# Problem
Range to reproduce from the entries below: the line with "6'($urandom_range(1, 8)) : 6'd0;", the line with "case (u.op)", and every line in between. Give them exactly and give nothing else.

[Stored data]
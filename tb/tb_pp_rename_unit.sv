// tb_pp_rename_unit: end-to-end test of the rename unit at its default parameters
// (rename-replay recovery).
//
// The testbench generates a loop of predicated code (compares, predicated ALU
// operations, occasional broadside predicate writes) and runs many iterations of
// it. A sequential reference model gives, for every dynamic instruction, its real
// qualification, the real values of its compares, and the producer of each
// source register. A behavioural execution side takes dispatched instructions,
// writes them back after random latencies with the reference results, and drops
// what a squash discards. Checks:
//   - instructions commit in program order, one RecQ slot after another;
//   - the last dispatch of every instruction before it commits matches the
//     reference: qualified-true instructions and compares were dispatched,
//     qualified-false ones were not, and every in-flight source tag names the
//     real producer (or the producer had committed);
//   - the architectural predicate file matches the reference at the end;
//   - no replay is dispatched sooner than RECOVERY_LAT + 1 cycles after its
//     recovery starts (the recovery latency plus the dispatch register), and
//     replays do start exactly then.
// Each mechanism (misprediction, replay, checkpoint, checkpoint stall, vector
// stall, broadside synchronisation stall, qualified-false NOP) must occur.
module tb_pp_rename_unit;
  import pp_pkg::*;

  localparam int N     = 4000;   // dynamic instructions
  localparam int BODY  = 120;    // static loop body
  localparam int RLAT  = 7;

  logic clk = 0, rst_n = 0;
  always #5 clk = ~clk;

  logic ready, in_valid, in_ready;
  uop_t in_uop;
  logic disp_valid, disp_qual, disp_replay;
  logic [TAG_W-1:0] disp_tag;
  uop_t disp_uop;
  src_tag_t disp_src1, disp_src2, disp_src1_rec, disp_src2_rec, disp_dst_rec;
  logic disp_qp_inflight;
  ptag_t disp_qp_tag;
  logic [0:0] disp_vec;
  logic squash_valid, sel_replay_valid;
  logic [TAG_W-1:0] squash_start, sel_replay_start;
  logic wb_valid, wb_is_cmp, wb_is_bsw;
  logic [TAG_W-1:0] wb_tag;
  logic [1:0] wb_pvals;
  logic [0:0] wb_vec;
  logic [N_PR-1:0] wb_bsw_value, arch_pr;
  logic commit_valid;
  logic [TAG_W-1:0] commit_tag;
  uop_t commit_uop;
  logic ev_mispredict, ev_ckpt, ev_stall_ckpt, ev_stall_vec, ev_stall_sync, ev_qual_false;

  pp_rename_unit dut (.*);

  // ------------------------------------------------------------ program
  uop_t            prog   [N];
  logic            g_qual [N];
  logic [1:0]      g_cmp  [N];
  logic [N_PR-1:0] g_bsw  [N];
  int              g_p1   [N];   // producer seq of src1, -1 if none
  int              g_p2   [N];
  logic [N_PR-1:0] g_final;
  uop_t            body   [BODY];
  int              kind   [BODY];  // compare behaviour: 0 true, 1 alternating, 2 random, 3 mostly true

  initial begin
    logic [N_PR-1:0] pr;
    int last [N_GR];
    int iter;
    void'($urandom(32'h5eed));
    for (int b = 0; b < BODY; b++) begin
      uop_t u;
      int r;
      u = '0;
      u.pc = 64'h4000 + 64'(b * 4);
      r = $urandom_range(0, 99);
      if (b == BODY - 1 || b == BODY - 2 || b == BODY - 3) begin
        u.op = OP_BSW; u.qp = 0; u.src1_v = 1; u.src1 = 7'($urandom_range(1, 15));
      end else if (r < 50) begin
        u.op  = OP_CMP;
        u.qp  = ($urandom_range(0, 3) == 0) ? 6'($urandom_range(1, 8)) : 6'd0;
        u.pd1 = 6'($urandom_range(1, 8));
        u.pd2 = 6'($urandom_range(9, 16));
        u.src1_v = 1; u.src1 = 7'($urandom_range(1, 15));
      end else begin
        u.op  = OP_ALU;
        u.qp  = ($urandom_range(0, 4) == 0) ? 6'd0 : 6'($urandom_range(1, 16));
        u.dst_we = 1; u.dst = 7'($urandom_range(1, 15));
        u.src1_v = 1; u.src1 = 7'($urandom_range(1, 15));
        u.src2_v = ($urandom_range(0, 1) == 1); u.src2 = 7'($urandom_range(1, 15));
      end
      body[b] = u;
      kind[b] = $urandom_range(0, 3);
    end
    pr = N_PR'(1);
    for (int i = 0; i < N_GR; i++) last[i] = -1;
    for (int i = 0; i < N; i++) begin
      uop_t u;
      logic c;
      iter = i / BODY;
      u = body[i % BODY];
      prog[i] = u;
      g_p1[i] = u.src1_v ? last[u.src1] : -1;
      g_p2[i] = u.src2_v ? last[u.src2] : -1;
      g_qual[i] = (u.op == OP_BSW) ? 1'b1 : pr[u.qp];
      g_cmp[i] = 2'b00;
      g_bsw[i] = '0;
      case (u.op)
        OP_CMP: begin
          case (kind[i % BODY])
            0: c = 1'b1;
            1: c = iter[0];
            2: c = 1'($urandom_range(0, 1));
            default: c = ($urandom_range(0, 9) != 0);
          endcase
          g_cmp[i] = pr[u.qp] ? {!c, c} : 2'b00;
          pr[u.pd1] = g_cmp[i][0];
          pr[u.pd2] = g_cmp[i][1];
        end
        OP_BSW: begin
          g_bsw[i] = {$urandom(), $urandom()} | N_PR'(1);
          pr = g_bsw[i];
        end
        default: if (pr[u.qp] && u.dst_we) last[u.dst] = i;
      endcase
    end
    g_final = pr;
  end

  // ------------------------------------------------------------ bookkeeping
  int checks = 0, failures = 0;
  int cycle = 0;
  int fed = 0;              // next instruction to feed
  int committed = 0;        // next instruction expected to commit
  bit  disp_ok   [N];       // latest rename dispatched it
  logic d_qual   [N];
  src_tag_t d_s1 [N], d_s2 [N];
  bit  d_s1_committed [N], d_s2_committed [N];
  logic [0:0] d_vec [N];
  bit  pend      [N];
  int  due       [N];
  int  cur_wb;
  int  n_mis = 0, n_replay = 0, n_ckpt = 0, n_sck = 0, n_svec = 0, n_ssync = 0, n_qf = 0,
       n_squash = 0, mis_cycle = -1, n_lat_ok = 0;
  bit  want_lat = 0;

  function automatic int seq_of(input logic [TAG_W-1:0] tag, input int near);
    // the dynamic instruction in RecQ slot `tag` that is closest below `near`
    int s;
    s = near - ((near - int'(tag)) % ROB_DEPTH + ROB_DEPTH) % ROB_DEPTH;
    return s;
  endfunction

  task automatic fail(input string what);
    failures++;
    $display("FAIL @%0d: %s", cycle, what);
  endtask

  always @(posedge clk) begin
    cycle <= cycle + 1;
    if (rst_n) begin
      // ---------------- events
      if (ev_mispredict) n_mis++;
      if (ev_ckpt) n_ckpt++;
      if (ev_stall_ckpt) n_sck++;
      if (ev_stall_vec) n_svec++;
      if (ev_stall_sync) n_ssync++;
      if (ev_qual_false) n_qf++;
      // ---------------- dispatch
      if (disp_valid) begin
        int s;
        s = seq_of(disp_tag, fed);
        if (disp_replay) begin
          n_replay++;
          if (want_lat) begin
            checks++;
            if (cycle - mis_cycle < RLAT + 1) fail($sformatf("replay after %0d cycles", cycle - mis_cycle));
            else if (cycle - mis_cycle == RLAT + 1) n_lat_ok++;
            want_lat = 0;
          end
        end
        disp_ok[s] = 1;
        d_qual[s]  = disp_qual;
        d_s1[s]    = disp_src1;
        d_s2[s]    = disp_src2;
        d_s1_committed[s] = (g_p1[s] >= 0) && (g_p1[s] < committed);
        d_s2_committed[s] = (g_p2[s] >= 0) && (g_p2[s] < committed);
        d_vec[s]   = disp_vec;
        pend[s]    = 1;
        case (prog[s].op)
          OP_ALU:  due[s] = cycle + $urandom_range(1, 6);
          OP_CMP:  due[s] = cycle + $urandom_range(4, 120);
          default: due[s] = cycle + $urandom_range(20, 60);
        endcase
      end
      // ---------------- squash: the issue queue drops everything from start on
      if (squash_valid) begin
        int s0;
        n_squash++;
        mis_cycle = cycle;
        want_lat = 1;
        s0 = seq_of(squash_start, fed);
        for (int s = s0; s < fed; s++) begin
          pend[s] = 0;
          disp_ok[s] = 0;
        end
      end
      // ---------------- commit
      if (commit_valid) begin
        int s;
        s = committed;
        checks++;
        if (commit_tag != TAG_W'(s) || commit_uop != prog[s])
          fail($sformatf("commit order: slot %0d, expected seq %0d", commit_tag, s));
        checks++;
        if ((prog[s].op != OP_ALU || g_qual[s]) != disp_ok[s])
          fail($sformatf("seq %0d dispatched=%0d, reference qualification %0d", s, disp_ok[s], g_qual[s]));
        if (disp_ok[s] && prog[s].op == OP_ALU) begin
          checks++;
          if (d_qual[s] !== 1'b1) fail($sformatf("seq %0d dispatched qualified false", s));
          if (prog[s].src1_v) begin
            checks++;
            if (g_p1[s] < 0 || d_s1_committed[s]) begin
              if (d_s1[s].inflight) fail($sformatf("seq %0d src1 in flight, producer committed", s));
            end else if (!d_s1[s].inflight || d_s1[s].tag != TAG_W'(g_p1[s]))
              fail($sformatf("seq %0d src1 tag %0d/%0d, producer %0d", s, d_s1[s].inflight, d_s1[s].tag, g_p1[s]));
          end
          if (prog[s].src2_v) begin
            checks++;
            if (g_p2[s] < 0 || d_s2_committed[s]) begin
              if (d_s2[s].inflight) fail($sformatf("seq %0d src2 in flight, producer committed", s));
            end else if (!d_s2[s].inflight || d_s2[s].tag != TAG_W'(g_p2[s]))
              fail($sformatf("seq %0d src2 tag %0d/%0d, producer %0d", s, d_s2[s].inflight, d_s2[s].tag, g_p2[s]));
          end
        end
        committed = committed + 1;
      end
      // ---------------- write-back accepted this cycle
      if (wb_valid) pend[cur_wb] = 0;
      // ---------------- choose next write-back
      cur_wb = -1;
      for (int s = committed; s < fed && cur_wb < 0; s++)
        if (pend[s] && due[s] <= cycle) cur_wb = s;
      if (cur_wb >= 0) begin
        wb_valid     <= 1'b1;
        wb_tag       <= TAG_W'(cur_wb);
        wb_is_cmp    <= prog[cur_wb].op == OP_CMP;
        wb_is_bsw    <= prog[cur_wb].op == OP_BSW;
        wb_pvals     <= g_cmp[cur_wb];
        wb_vec       <= d_vec[cur_wb];
        wb_bsw_value <= g_bsw[cur_wb];
      end else wb_valid <= 1'b0;
      // ---------------- feed decode
      if (in_valid && in_ready) fed = fed + 1;
      if (fed < N) begin
        in_valid <= 1'b1;
        in_uop   <= prog[fed];
      end else in_valid <= 1'b0;
    end
  end

  task automatic need(input int n, input string what);
    checks++;
    if (n == 0) fail({"mechanism never happened: ", what});
  endtask

  initial begin
    in_valid = 0; in_uop = '0; wb_valid = 0; wb_tag = '0; wb_is_cmp = 0; wb_is_bsw = 0;
    wb_pvals = '0; wb_vec = '0; wb_bsw_value = '0; cur_wb = -1;
    for (int s = 0; s < N; s++) begin pend[s] = 0; disp_ok[s] = 0; d_vec[s] = '0; end
    repeat (3) @(posedge clk);
    rst_n = 1;
    wait (committed == N);
    repeat (5) @(posedge clk);
    checks++;
    if (arch_pr != g_final) fail($sformatf("predicate file %h, reference %h", arch_pr, g_final));
    need(n_mis, "predicate misprediction");
    need(n_replay, "rename-replay dispatch");
    need(n_squash, "issue-queue squash");
    need(n_lat_ok, "replay at the 7-cycle recovery latency");
    need(n_ckpt, "checkpoint at first use of a prediction");
    need(n_sck, "stall for a free checkpoint");
    need(n_svec, "stall for a free broadside vector");
    need(n_ssync, "stall on an unwritten broadside predicate");
    need(n_qf, "qualified-false instruction removed at rename");
    $display("cycles=%0d mispredicts=%0d replayed=%0d ckpts=%0d ckpt_stalls=%0d vec_stalls=%0d sync_stalls=%0d qual_false=%0d",
             cycle, n_mis, n_replay, n_ckpt, n_sck, n_svec, n_ssync, n_qf);
    $display("TB_RESULT checks=%0d failures=%0d", checks, failures);
    $finish;
  end

  initial begin
    repeat (400000) @(posedge clk);
    failures++;
    $display("watchdog: committed %0d of %0d fed %0d", committed, N, fed);
    $display("  head=%0d done=%0d busy=%0d r1v=%0d go=%0d ee_stall=%0d ckok=%0d bsok=%0d pend=%0d due=%0d",
             dut.q_head, dut.q_head_done, dut.rp_busy, dut.r1_valid, dut.go, dut.ee_stall,
             dut.ps_ckpt_ok, dut.bs_alloc_ok, pend[committed], due[committed]);
    $display("TB_RESULT checks=%0d failures=%0d", checks, failures);
    $finish;
  end
endmodule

# Solution for this exercise
        u.qp  = ($urandom_range(0, 3) == 0) ? 6'($urandom_range(1, 8)) : 6'd0;
        u.pd1 = 6'($urandom_range(1, 8));
        u.pd2 = 6'($urandom_range(9, 16));
        u.src1_v = 1; u.src1 = 7'($urandom_range(1, 15));
      end else begin
        u.op  = OP_ALU;
        u.qp  = ($urandom_range(0, 4) == 0) ? 6'd0 : 6'($urandom_range(1, 16));
        u.dst_we = 1; u.dst = 7'($urandom_range(1, 15));
        u.src1_v = 1; u.src1 = 7'($urandom_range(1, 15));
        u.src2_v = ($urandom_range(0, 1) == 1); u.src2 = 7'($urandom_range(1, 15));
      end
      body[b] = u;
      kind[b] = $urandom_range(0, 3);
    end
    pr = N_PR'(1);
    for (int i = 0; i < N_GR; i++) last[i] = -1;
    for (int i = 0; i < N; i++) begin
      uop_t u;
      logic c;
      iter = i / BODY;
      u = body[i % BODY];
      prog[i] = u;
      g_p1[i] = u.src1_v ? last[u.src1] : -1;
      g_p2[i] = u.src2_v ? last[u.src2] : -1;
      g_qual[i] = (u.op == OP_BSW) ? 1'b1 : pr[u.qp];
      g_cmp[i] = 2'b00;
      g_bsw[i] = '0;
      case (u.op)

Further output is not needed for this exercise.